Monday, June 25, 2007

To Feed the Beast

I have a brother. My brother is a conservative. Contrary to the dominant paradigm, however, my brother is a conservative that actually believes in conservative principles. My brother, in other words, is a great believer in liberty.

Franklin Roosevelt and Lyndon Johnson, who are still the two greatest personal influences on the nature of the federal government, did not believe in liberty so much as they did “justice”, which is in quotes for a reason.

“Justice” doesn’t exist. It is, rather, something humans are predisposed to strive for, even if it proves perpetually unattainable. Liberty, on the other hand, is easy for the government to provide; it simply does nothing. When the government does nothing, every citizen enjoys perfect liberty, and all of the opportunities and perils inherent in the same.

Even the most libertarian of us, however, understand that we need some measure of government, up to and including the federal level. My brother, the nearly bulletproof conservative intellectual, could write sonnets about the inherent danger of federal authority.

My brother’s favorite example of the issue at hand is the federal Deparment of Education, instituted during the Carter administration. He points out that the country got along just fine without a DOE for two centuries, and that the quality and efficiency of education has suffered since centralization.

And my brother, of course, is right. The logic of any federal agency is, first and foremost, to perpetuate its own existence. Its second priority is to grow. It is the same for any individual human being; First food, then sex. Survival, then pro-creation. All else is secondary.

We should not be shocked that faceless bureaucracies act the same as cornered humans. Would a bureaucrat ever tell his boss that his job was done, or unnecessary?

With this insight on the nature of bureaucracy in mind, here is the leap that my brother and those aligned with him need to make: the Pentagon falls into the very same fold. The Pentagon is the Department of Education on crack.

The United States did not have a standing peacetime army until 1947. It got along for nearly two centuries without one. When the United States first adopted a standing peacetime army, it accounted for fully fifty percent of the world’s wealth, implying that the lack of a security state has thus far been friendly to America’s fortunes.

As soon as this insidious bureaucracy, this Pentagon, which must be explicitly distinguished from the military, came into existence, it had a vested interest in perpetuating the its own existence as an end in and of itself. And therein lies the flaw; you cannot deputize a war machine during peacetime, because that war machine will, by definition, seek to justify its existence via…guess what? Guerra.

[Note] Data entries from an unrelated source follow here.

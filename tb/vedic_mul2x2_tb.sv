// vedic_mul2x2_tb: exhaustive self-check of the 2-bit Urdhva-Tiryagbhyam
// cell. All 16 operand pairs are applied and p is compared with a * b
// computed by the simulator; the four squares 0, 1, 4, 9 are among them.
// Also counts the cases where the crosswise half adder produces a carry
// into the top bit pair (a = b = 3) and fails if none was seen.
module vedic_mul2x2_tb;
  logic [1:0] a, b;
  logic [3:0] p;
  int checks = 0, failures = 0, cross_carries = 0, squares = 0;

  vedic_mul2x2 dut (.a(a), .b(b), .p(p));

  initial begin
    #10000;
    failures++;
    $display("watchdog expired");
    $display("TB_RESULT checks=%0d failures=%0d", checks, failures);
    $finish;
  end

  initial begin
    for (int i = 0; i < 16; i++) begin
      {a, b} = 4'(i);
      #1;
      checks++;
      if (p != 4'(a * b)) begin
        failures++;
        $display("FAIL a=%0d b=%0d got p=%0d", a, b, p);
      end
      if (a == b) squares++;
      if (a[1] & b[0] & a[0] & b[1]) cross_carries++;
    end
    checks++;
    if (cross_carries == 0 || squares != 4) begin
      failures++;
      $display("FAIL coverage: cross carries=%0d squares=%0d", cross_carries, squares);
    end
    $display("TB_RESULT checks=%0d failures=%0d", checks, failures);
    $finish;
  end
endmodule
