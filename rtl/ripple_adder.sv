// ripple_adder: W-bit ripple-carry adder, a chain of W full adders.
// {cout, sum} = a + b + cin. Combinational; the carry ripples from bit 0
// to bit W-1, so its delay grows linearly with W.
// The square circuit only asks for "simple adder circuits"; the ripple
// structure is this design's choice (the simplest one).
module ripple_adder #(
  parameter int unsigned W = 8
) (
  input  logic [W-1:0] a,
  input  logic [W-1:0] b,
  input  logic         cin,
  output logic [W-1:0] sum,
  output logic         cout
);
  logic [W:0] c;

  assign c[0] = cin;

  for (genvar i = 0; i < W; i++) begin : g_bit
    full_adder u_fa (
      .a   (a[i]),
      .b   (b[i]),
      .cin (c[i]),
      .sum (sum[i]),
      .cout(c[i+1])
    );
  end

  assign cout = c[W];
endmodule
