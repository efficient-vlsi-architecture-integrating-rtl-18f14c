// ripple_adder_tb: self-check of ripple_adder at its default width (8):
// every a, b pair with both carry-in values (131072 cases), each compared
// with integer addition. It also counts the cases where the carry ripples
// through all bits (a + b + cin with a ^ b all ones and cin = 1) and fails
// if none was seen. A watchdog ends the run with a failure if it hangs.
module ripple_adder_tb;
  localparam int unsigned W = 8;

  logic [W-1:0] a, b, sum;
  logic         cin, cout;
  int checks = 0, failures = 0, full_ripples = 0;

  ripple_adder #(.W(W)) dut (.a(a), .b(b), .cin(cin), .sum(sum), .cout(cout));

  initial begin
    #10_000_000;
    failures++;
    $display("watchdog expired");
    $display("TB_RESULT checks=%0d failures=%0d", checks, failures);
    $finish;
  end

  initial begin
    for (int i = 0; i < (1 << (2 * W + 1)); i++) begin
      {a, b, cin} = (2 * W + 1)'(i);
      #1;
      checks++;
      if ({cout, sum} != (W + 1)'(a + b + cin)) begin
        failures++;
        if (failures < 10)
          $display("FAIL a=%0d b=%0d cin=%0b got %0d", a, b, cin, {cout, sum});
      end
      if (cin && ((a ^ b) == '1)) full_ripples++;
    end
    checks++;
    if (full_ripples == 0) begin
      failures++;
      $display("FAIL no full-length carry ripple exercised");
    end
    $display("full-length ripples: %0d", full_ripples);
    $display("TB_RESULT checks=%0d failures=%0d", checks, failures);
    $finish;
  end
endmodule
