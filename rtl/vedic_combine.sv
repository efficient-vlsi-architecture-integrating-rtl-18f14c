// vedic_combine: the adder stage that joins four half-size Urdhva products
// into one full-size product, i.e. the "vertically and crosswise" step at
// block level. With a = {aH, aL}, b = {bH, bL}, each H bits wide:
//   q0 = aL*bL (vertical, low)   q1 = aH*bL, q2 = aL*bH (crosswise)
//   q3 = aH*bH (vertical, high)
//   p  = q0 + (q1 + q2) << H + q3 << 2H
// Three ripple adders of 2H bits do this:
//   s1 = q1 + q2                       (carry c1)
//   s2 = s1 + (q0 >> H)                (carry c2)
//   s3 = q3 + {c1 + c2, s2 >> H}       (never overflows)
//   p  = {s3, s2[H-1:0], q0[H-1:0]}
// This is the same column-and-carry order as the decimal example
// 17^2: 7*7 = 49, carry 4; 1*7 + 1*7 + 4 = 18, carry 1; 1*1 + 1 = 2.
// Combinational. H must be at least 2. The adder arrangement is this
// design's choice.
module vedic_combine #(
  parameter int unsigned H = 2
) (
  input  logic [2*H-1:0] q0,
  input  logic [2*H-1:0] q1,
  input  logic [2*H-1:0] q2,
  input  logic [2*H-1:0] q3,
  output logic [4*H-1:0] p
);
  localparam int unsigned N = 2 * H;

  logic [N-1:0] s1, s2, s3, q0_hi, upper_in;
  logic         c1, c2, c3_unused;

  always_comb begin
    q0_hi        = '0;
    q0_hi[H-1:0] = q0[N-1:H];
  end

  ripple_adder #(.W(N)) u_add_cross (
    .a(q1), .b(q2), .cin(1'b0), .sum(s1), .cout(c1)
  );

  ripple_adder #(.W(N)) u_add_low (
    .a(s1), .b(q0_hi), .cin(1'b0), .sum(s2), .cout(c2)
  );

  // The two carries have weight 2^(N+H) and enter the upper adder at bit H.
  always_comb begin
    upper_in          = '0;
    upper_in[H-1:0]   = s2[N-1:H];
    upper_in[H]       = c1 ^ c2;
    upper_in[H+1]     = c1 & c2;
  end

  ripple_adder #(.W(N)) u_add_high (
    .a(q3), .b(upper_in), .cin(1'b0), .sum(s3), .cout(c3_unused)
  );

  assign p = {s3, s2[H-1:0], q0[H-1:0]};
endmodule
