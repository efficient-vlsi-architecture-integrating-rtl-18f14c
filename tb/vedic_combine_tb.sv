// vedic_combine_tb: self-check of the block-level vertical/crosswise adder
// stage. Two instances are tested: H = 2 (the 4-bit case), fed the four
// genuine 2x2 products of every 4-bit a, b pair, and H = 8 (the 16-bit
// case), fed the 8x8 products of every square a = b (65536) and of 100000
// random a, b pairs. The expected result is a * b computed directly.
// It counts the cases where the crosswise sum carries out (c1) and where
// adding the low vertical product's upper half carries out (c2), for the
// H = 8 stage, and fails if either never happened.
module vedic_combine_tb;
  logic [3:0]  s_a, s_b;
  logic [3:0]  s_q0, s_q1, s_q2, s_q3;
  logic [7:0]  s_p;
  logic [15:0] l_a, l_b;
  logic [15:0] l_q0, l_q1, l_q2, l_q3;
  logic [31:0] l_p;
  int checks = 0, failures = 0, c1_seen = 0, c2_seen = 0;

  vedic_combine #(.H(2)) dut_small (
    .q0(s_q0), .q1(s_q1), .q2(s_q2), .q3(s_q3), .p(s_p)
  );
  vedic_combine #(.H(8)) dut_large (
    .q0(l_q0), .q1(l_q1), .q2(l_q2), .q3(l_q3), .p(l_p)
  );

  task automatic check_large(input logic [15:0] x, input logic [15:0] y);
    l_a  = x;
    l_b  = y;
    l_q0 = 16'(x[7:0])  * 16'(y[7:0]);
    l_q1 = 16'(x[15:8]) * 16'(y[7:0]);
    l_q2 = 16'(x[7:0])  * 16'(y[15:8]);
    l_q3 = 16'(x[15:8]) * 16'(y[15:8]);
    #1;
    checks++;
    if (l_p != 32'(x) * 32'(y)) begin
      failures++;
      if (failures < 10) $display("FAIL H=8 a=%0d b=%0d got %0d", x, y, l_p);
    end
    if (dut_large.c1) c1_seen++;
    if (dut_large.c2) c2_seen++;
  endtask

  initial begin
    #100_000_000;
    failures++;
    $display("watchdog expired");
    $display("TB_RESULT checks=%0d failures=%0d", checks, failures);
    $finish;
  end

  initial begin
    for (int i = 0; i < 256; i++) begin
      {s_a, s_b} = 8'(i);
      s_q0 = 4'(s_a[1:0] * s_b[1:0]);
      s_q1 = 4'(s_a[3:2] * s_b[1:0]);
      s_q2 = 4'(s_a[1:0] * s_b[3:2]);
      s_q3 = 4'(s_a[3:2] * s_b[3:2]);
      #1;
      checks++;
      if (s_p != 8'(s_a * s_b)) begin
        failures++;
        if (failures < 10) $display("FAIL H=2 a=%0d b=%0d got %0d", s_a, s_b, s_p);
      end
    end
    for (int i = 0; i < 65536; i++) check_large(16'(i), 16'(i));
    for (int i = 0; i < 100000; i++) check_large(16'($urandom), 16'($urandom));
    checks++;
    if (c1_seen == 0 || c2_seen == 0) begin
      failures++;
      $display("FAIL coverage: c1=%0d c2=%0d", c1_seen, c2_seen);
    end
    $display("crosswise carries: %0d, low carries: %0d", c1_seen, c2_seen);
    $display("TB_RESULT checks=%0d failures=%0d", checks, failures);
    $finish;
  end
endmodule
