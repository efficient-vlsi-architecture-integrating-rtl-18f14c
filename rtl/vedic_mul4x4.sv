// vedic_mul4x4: 4-bit Urdhva-Tiryagbhyam square circuit (a general
// 4x4 multiplier; the same value on a and b gives a squared).
// This is the 4-bit case: the four 2-bit cells are the leaves.
// Each operand is split into halves, a = {aH, aL}, b = {bH, bL}. Four
// 2-bit circuits (vedic_mul2x2) form the vertical products aL*bL and aH*bH and
// the crosswise products aH*bL and aL*bH, all at the same time, and
// vedic_combine adds them in place: p = aL*bL + (aH*bL + aL*bH) << 2
// + aH*bH << 4.
// Interface: a, b are 4-bit unsigned operands, p the 8-bit product, as in
// the 4-bit circuit's A, B and P ports. Combinational: no clock, p is
// valid one propagation delay after a and b settle.
// The split into four half-size circuits follows the 2-, 4-, 8- and 16-bit
// hierarchy of the square circuits; the adder arrangement inside
// vedic_combine is this design's choice.
module vedic_mul4x4 (
  input  logic [3:0] a,
  input  logic [3:0] b,
  output logic [7:0] p
);
  logic [3:0] q0, q1, q2, q3;

  vedic_mul2x2 u_ll (.a(a[1:0]),  .b(b[1:0]),  .p(q0));
  vedic_mul2x2 u_hl (.a(a[3:2]), .b(b[1:0]),  .p(q1));
  vedic_mul2x2 u_lh (.a(a[1:0]),  .b(b[3:2]), .p(q2));
  vedic_mul2x2 u_hh (.a(a[3:2]), .b(b[3:2]), .p(q3));

  vedic_combine #(.H(2)) u_combine (
    .q0(q0), .q1(q1), .q2(q2), .q3(q3),
    .p(p)
  );
endmodule
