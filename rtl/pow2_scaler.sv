// pow2_scaler: programmable power-of-two scaler for signed RNS numbers.
//
// Divides a signed number v, given by its residues over the base
// {13, 17, 29, 37, 41, 53} (|v| <= (M-1)/2, M = 515290009), by 2^n with
// n = shift in 1..N_STAGES, entirely in the residue domain, with a
// rounding error of at most 1/2: the result is
//   v' = floor(ceil(v / 2^(n-1)) / 2),
// which is v / 2^n rounded to the nearest integer, ties rounded down
// (for n = 1 every odd v is a tie).
//
// Structure: a fractional-CRT base extension adds the redundant residue
// x mod 5 (two cycles); then a chain of N_STAGES scale-by-2 blocks follows,
// N_STAGES-1 basic ones (odd values rounded up) and a last one with error
// correction (odd values rounded down). A multiplexer in front of each
// block selects its input: the previous block's output, or the extended
// input when that block is the entry point N_STAGES - n. The number thus
// passes through exactly n blocks and always leaves through the
// correcting one. Latency is n + 2 cycles, throughput one number per
// cycle. The seven-block chain, the input routing multiplexers, the
// correction in the last block and the n + 2 latency follow the published
// design; the register per block and the valid signal are this design's.
//
// shift is a configuration input: it must be in 1..N_STAGES while numbers
// are in flight and is read when a number leaves the base extension, two
// cycles after in_valid. Changing it while numbers are in the chain loses
// or corrupts those numbers.
//
// Ports: clk; rst_n (synchronous, active low, clears the valid pipeline);
// shift; in_valid / in_res (base residues); out_valid / out_res / out_xr
// (scaled base residues and the scaled value's residue mod 5).
module pow2_scaler
  import rns_pkg::*;
#(
  parameter int N_STAGES = 7,
  localparam int SHW = $clog2(N_STAGES + 1)
)(
  input  logic           clk,
  input  logic           rst_n,
  input  logic [SHW-1:0] shift,
  input  logic           in_valid,
  input  rns_t           in_res,
  output logic           out_valid,
  output rns_t           out_res,
  output rres_t          out_xr
);

  // base extension
  logic  ext_v;
  rns_t  ext_x;
  rres_t ext_xr;

  frac_crt_base_ext u_ext (
    .clk(clk), .rst_n(rst_n),
    .in_valid(in_valid), .in_x(in_res),
    .out_valid(ext_v), .out_x(ext_x), .out_xr(ext_xr)
  );

  // chain of scale-by-2 blocks with input routing
  logic  st_in_v  [N_STAGES];
  rns_t  st_in_x  [N_STAGES];
  rres_t st_in_xr [N_STAGES];
  logic  st_out_v [N_STAGES];
  rns_t  st_out_x [N_STAGES];
  rres_t st_out_xr[N_STAGES];

  for (genvar j = 0; j < N_STAGES; j++) begin : g_stage
    logic entry;
    assign entry = (int'(shift) == N_STAGES - j);

    if (j == 0) begin : g_first
      assign st_in_v[j]  = entry & ext_v;
      assign st_in_x[j]  = ext_x;
      assign st_in_xr[j] = ext_xr;
    end else begin : g_next
      assign st_in_v[j]  = entry ? ext_v  : st_out_v[j-1];
      assign st_in_x[j]  = entry ? ext_x  : st_out_x[j-1];
      assign st_in_xr[j] = entry ? ext_xr : st_out_xr[j-1];
    end

    if (j < N_STAGES - 1) begin : g_basic
      scale2_stage u_s2 (
        .clk(clk), .rst_n(rst_n),
        .in_valid(st_in_v[j]), .in_x(st_in_x[j]), .in_xr(st_in_xr[j]),
        .out_valid(st_out_v[j]), .out_x(st_out_x[j]), .out_xr(st_out_xr[j])
      );
    end else begin : g_last
      scale2_last u_s2 (
        .clk(clk), .rst_n(rst_n),
        .in_valid(st_in_v[j]), .in_x(st_in_x[j]), .in_xr(st_in_xr[j]),
        .out_valid(st_out_v[j]), .out_x(st_out_x[j]), .out_xr(st_out_xr[j])
      );
    end
  end

  assign out_valid = st_out_v[N_STAGES-1];
  assign out_res   = st_out_x[N_STAGES-1];
  assign out_xr    = st_out_xr[N_STAGES-1];

  // the exponent must select one of the blocks when a number enters
  always_ff @(posedge clk)
    if (rst_n && ext_v)
      assert (shift >= 1 && int'(shift) <= N_STAGES)
        else $error("pow2_scaler: shift %0d out of range 1..%0d", shift, N_STAGES);

endmodule
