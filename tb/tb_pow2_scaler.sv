// tb_pow2_scaler: end-to-end test of the programmable power-of-two scaler
// at its default size (seven scale-by-2 blocks).
//
// For every exponent n = 1..7 it streams signed values into the scaler
// (one per cycle with random gaps): edge values (0, +-1, +-(M-1)/2, the
// sign boundary), values whose CRT overflow alpha is 5, and random values.
// Each result is checked against floor(ceil(v / 2^(n-1)) / 2) computed on
// whole integers, residue by residue including the residue mod 5, and the
// rounding error is checked to be at most 1/2.
// The latency must be n + 2 cycles. Counted mechanisms, each of which must
// occur: every exponent, negative inputs, inputs with alpha = 5, odd and
// even values reaching the correcting last block, back-to-back inputs.
module tb_pow2_scaler;
  import rns_pkg::*;
  import tb_rns_ref_pkg::*;

  logic        clk = 0, rst_n = 0, in_valid = 0, out_valid;
  logic [2:0]  shift = 3'd1;
  rns_t        in_res, out_res;
  rres_t       out_xr;
  int          checks = 0, failures = 0, cycle = 0;
  int          n_shift [8];
  int          n_neg = 0, n_alpha5 = 0, n_last_odd = 0, n_last_even = 0, n_b2b = 0;
  logic        prev_valid = 0;
  longint      q_val [$];
  int          q_cyc [$];

  pow2_scaler dut (.*);

  always #5 clk = ~clk;
  always @(posedge clk) cycle <= cycle + 1;

  initial begin
    repeat (200000) @(posedge clk);
    failures++;
    $display("TB_RESULT checks=%0d failures=%0d", checks, failures);
    $finish;
  end

  always @(posedge clk) begin
    prev_valid <= in_valid;
    if (in_valid && prev_valid) n_b2b++;
  end

  always @(posedge clk) if (rst_n && out_valid) begin
    longint v, e, err2;
    int c, n;
    n = int'(shift);
    checks++;
    if (q_val.size() == 0) begin
      failures++;
      $display("FAIL unexpected output");
    end else begin
      v = q_val.pop_front();
      c = q_cyc.pop_front();
      e = scale_ref(v, n);
      if (out_res !== enc(rep(e)) || out_xr !== enc_r(rep(e))) begin
        failures++;
        $display("FAIL n=%0d v=%0d expected %0d", n, v, e);
      end
      // |e - v / 2^n| <= 1/2: 2^n * e - v in [-2^(n-1), 2^(n-1)]
      err2 = (e << n) - v;
      checks++;
      if (err2 > (longint'(1) << (n - 1)) || err2 < -(longint'(1) << (n - 1))) begin
        failures++;
        $display("FAIL rounding error n=%0d v=%0d e=%0d", n, v, e);
      end
      // sampled at the edge after c, n + 2 registers, seen one edge later
      checks++;
      if (cycle - c != n + 3) begin
        failures++;
        $display("FAIL latency %0d for n=%0d", cycle - c - 1, n);
      end
    end
  end

  task automatic send(longint v);
    longint w = ceil_div(v, longint'(1) << (int'(shift) - 1));
    if (v < 0) n_neg++;
    if (crt_alpha(rep(v)) == 5) n_alpha5++;
    if (w[0]) n_last_odd++; else n_last_even++;
    n_shift[shift]++;
    in_valid <= 1;
    in_res   <= enc(rep(v));
    q_val.push_back(v);
    q_cyc.push_back(cycle);
    @(posedge clk);
  endtask

  initial begin
    repeat (3) @(posedge clk);
    rst_n <= 1;
    @(posedge clk);
    for (int n = 1; n <= 7; n++) begin
      shift <= 3'(n);
      @(posedge clk);
      for (longint d = -3; d <= 3; d++) send(d);
      for (longint d = 0; d <= 2; d++) begin send(HALF - d); send(-HALF + d); end
      for (int k = 0; k < 30; k++) send(sval(rand_alpha5()));
      for (int k = 0; k < 1500; k++) begin
        if ($urandom % 4 == 0) begin
          in_valid <= 0;
          @(posedge clk);
        end
        send(rand_v());
      end
      in_valid <= 0;
      repeat (12) @(posedge clk);   // drain before the exponent changes
      checks++;
      if (q_val.size() != 0) begin
        failures++;
        $display("FAIL n=%0d: %0d results missing", n, q_val.size());
        q_val.delete();
        q_cyc.delete();
      end
    end
    for (int n = 1; n <= 7; n++) begin
      checks++;
      if (n_shift[n] == 0) begin failures++; $display("FAIL exponent %0d unused", n); end
    end
    checks++; if (n_neg == 0)       begin failures++; $display("FAIL no negative input"); end
    checks++; if (n_alpha5 == 0)    begin failures++; $display("FAIL no alpha=5 input"); end
    checks++; if (n_last_odd == 0)  begin failures++; $display("FAIL last block never odd"); end
    checks++; if (n_last_even == 0) begin failures++; $display("FAIL last block never even"); end
    checks++; if (n_b2b == 0)       begin failures++; $display("FAIL no back-to-back inputs"); end
    $display("mechanisms: negative=%0d alpha5=%0d last_odd=%0d last_even=%0d back_to_back=%0d",
             n_neg, n_alpha5, n_last_odd, n_last_even, n_b2b);
    $display("TB_RESULT checks=%0d failures=%0d", checks, failures);
    $finish;
  end
endmodule
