// tb_rns_ref_pkg: reference arithmetic for the scaler testbenches.
//
// Works on whole integers (longint) with the plain % operator, independent
// of the look-up tables in the design: encodes an integer into residues,
// computes the CRT quantities y_i and alpha, and the expected results of
// halving and of scaling by 2^n with the scaler's rounding.
package tb_rns_ref_pkg;
  import rns_pkg::*;

  localparam longint TM = 64'd13 * 64'd17 * 64'd29 * 64'd37 * 64'd41 * 64'd53;
  localparam longint HALF = (TM - 1) / 2;
  localparam int     TMOD [6] = '{13, 17, 29, 37, 41, 53};

  function automatic longint pmod(longint a, longint m);
    longint r = a % m;
    if (r < 0) r = r + m;
    return r;
  endfunction

  // representative in [0, M) of a signed value
  function automatic longint rep(longint v);
    return pmod(v, TM);
  endfunction

  function automatic rns_t enc(longint x);
    rns_t r;
    for (int i = 0; i < 6; i++) r[i] = res_t'(pmod(x, longint'(TMOD[i])));
    return r;
  endfunction

  function automatic rres_t enc_r(longint x);
    return rres_t'(pmod(x, 5));
  endfunction

  function automatic longint inv_of(longint a, longint m);
    for (longint k = 1; k < m; k++) if (pmod(a * k, m) == 1) return k;
    return 0;
  endfunction

  // y_i = <(M/m_i)^-1 x_i>_{m_i}
  function automatic rns_t crt_y(longint x);
    rns_t r;
    for (int i = 0; i < 6; i++) begin
      longint m = longint'(TMOD[i]);
      r[i] = res_t'(pmod(pmod(x, m) * inv_of(TM / m, m), m));
    end
    return r;
  endfunction

  // alpha = (sum_i (M/m_i) y_i - X) / M
  function automatic longint crt_alpha(longint x);
    rns_t y = crt_y(x);
    longint s = 0;
    for (int i = 0; i < 6; i++) s = s + (TM / longint'(TMOD[i])) * longint'(y[i]);
    return (s - x) / TM;
  endfunction

  // the number whose y_i are given (used to reach alpha = 5)
  function automatic longint from_y(rns_t y);
    longint s = 0;
    for (int i = 0; i < 6; i++) s = s + (TM / longint'(TMOD[i])) * longint'(y[i]);
    return pmod(s, TM);
  endfunction

  function automatic longint floor_div(longint a, longint b);
    if (a >= 0) return a / b;
    return -((-a + b - 1) / b);
  endfunction

  function automatic longint ceil_div(longint a, longint b);
    return -floor_div(-a, b);
  endfunction

  // expected scaler result for exponent n: floor(ceil(v / 2^(n-1)) / 2)
  function automatic longint scale_ref(longint v, int n);
    return floor_div(ceil_div(v, longint'(1) << (n - 1)), 2);
  endfunction

  // random signed value in [-(M-1)/2, (M-1)/2]
  function automatic longint rand_v();
    longint r = (longint'($urandom) << 32 | longint'($urandom)) & 64'h7fff_ffff_ffff_ffff;
    return (r % TM) - HALF;
  endfunction

  // random representative with alpha = 5 (all y_i near m_i - 1)
  function automatic longint rand_alpha5();
    rns_t y;
    longint x;
    do begin
      for (int i = 0; i < 6; i++) y[i] = res_t'(TMOD[i] - 1 - int'($urandom % 3));
      x = from_y(y);
    end while (crt_alpha(x) != 5);
    return x;
  endfunction

  // signed value of a representative
  function automatic longint sval(longint x);
    return (x > HALF) ? x - TM : x;
  endfunction
endpackage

In August of 1945 the United States was more powerful than any other country had ever been or realistically dreamed of being. The military, however, did not de-mobalize. This is the turning point.

The newly standing military, born of the 1947 National Security Act which created the Department of Defense, the National Security Council, and the CIA, had to justify its existence. The logic became the Soviet Union.

No nation, in the far-too-extensive history of war, had ever bled in the quantities that the USSR did at the hands of Hitler. This was an incinerated, brutalized, and paranoid society. This was a society, which, hardened as it was, was in no condition to wage war.

The Pentagon, however, needed an enemy. This enemy was not invented, it was not unfairly criticized, but it was inflated to an absurd extent. This inflation was inevitable, given the logic of centralized bureaucracy and its single-minded focus on the budgets and power that only perpetual paranoia could secure.

This is the understanding we must come to: we are not surrounded by enemies. We are surrounded by 200 countries, every single one of which is poorer and weaker than us. We hold 20,000 metropolis-melting nuclear weapons. Why are we afraid? Why do we feel constantly under siege? Why were we afraid of Iraq in 2003, the country that met our cripping bombardment with precisely zero airplanes of their own? Is this constant fear based on reality? Or is it based on bureaucratic inertia?

2 comments:

Anonymous said...

Yes. Yes. Yes. So much new and good blog stuff.

Gregory said...

It seems that a fairly common trait among the alpha individual or group is to fear who might take you down and replace you. When your in the back of the pack you're focused on the top and maybe those behind you. When you're on top, everyone is after you. The question, put forth at the end of the blog, is can an individual, group, nation overcome this biologically based fear? Perhaps instead of building bigger walls we should come to terms with the reality and win more hearts with actions of true compassion and wisdom.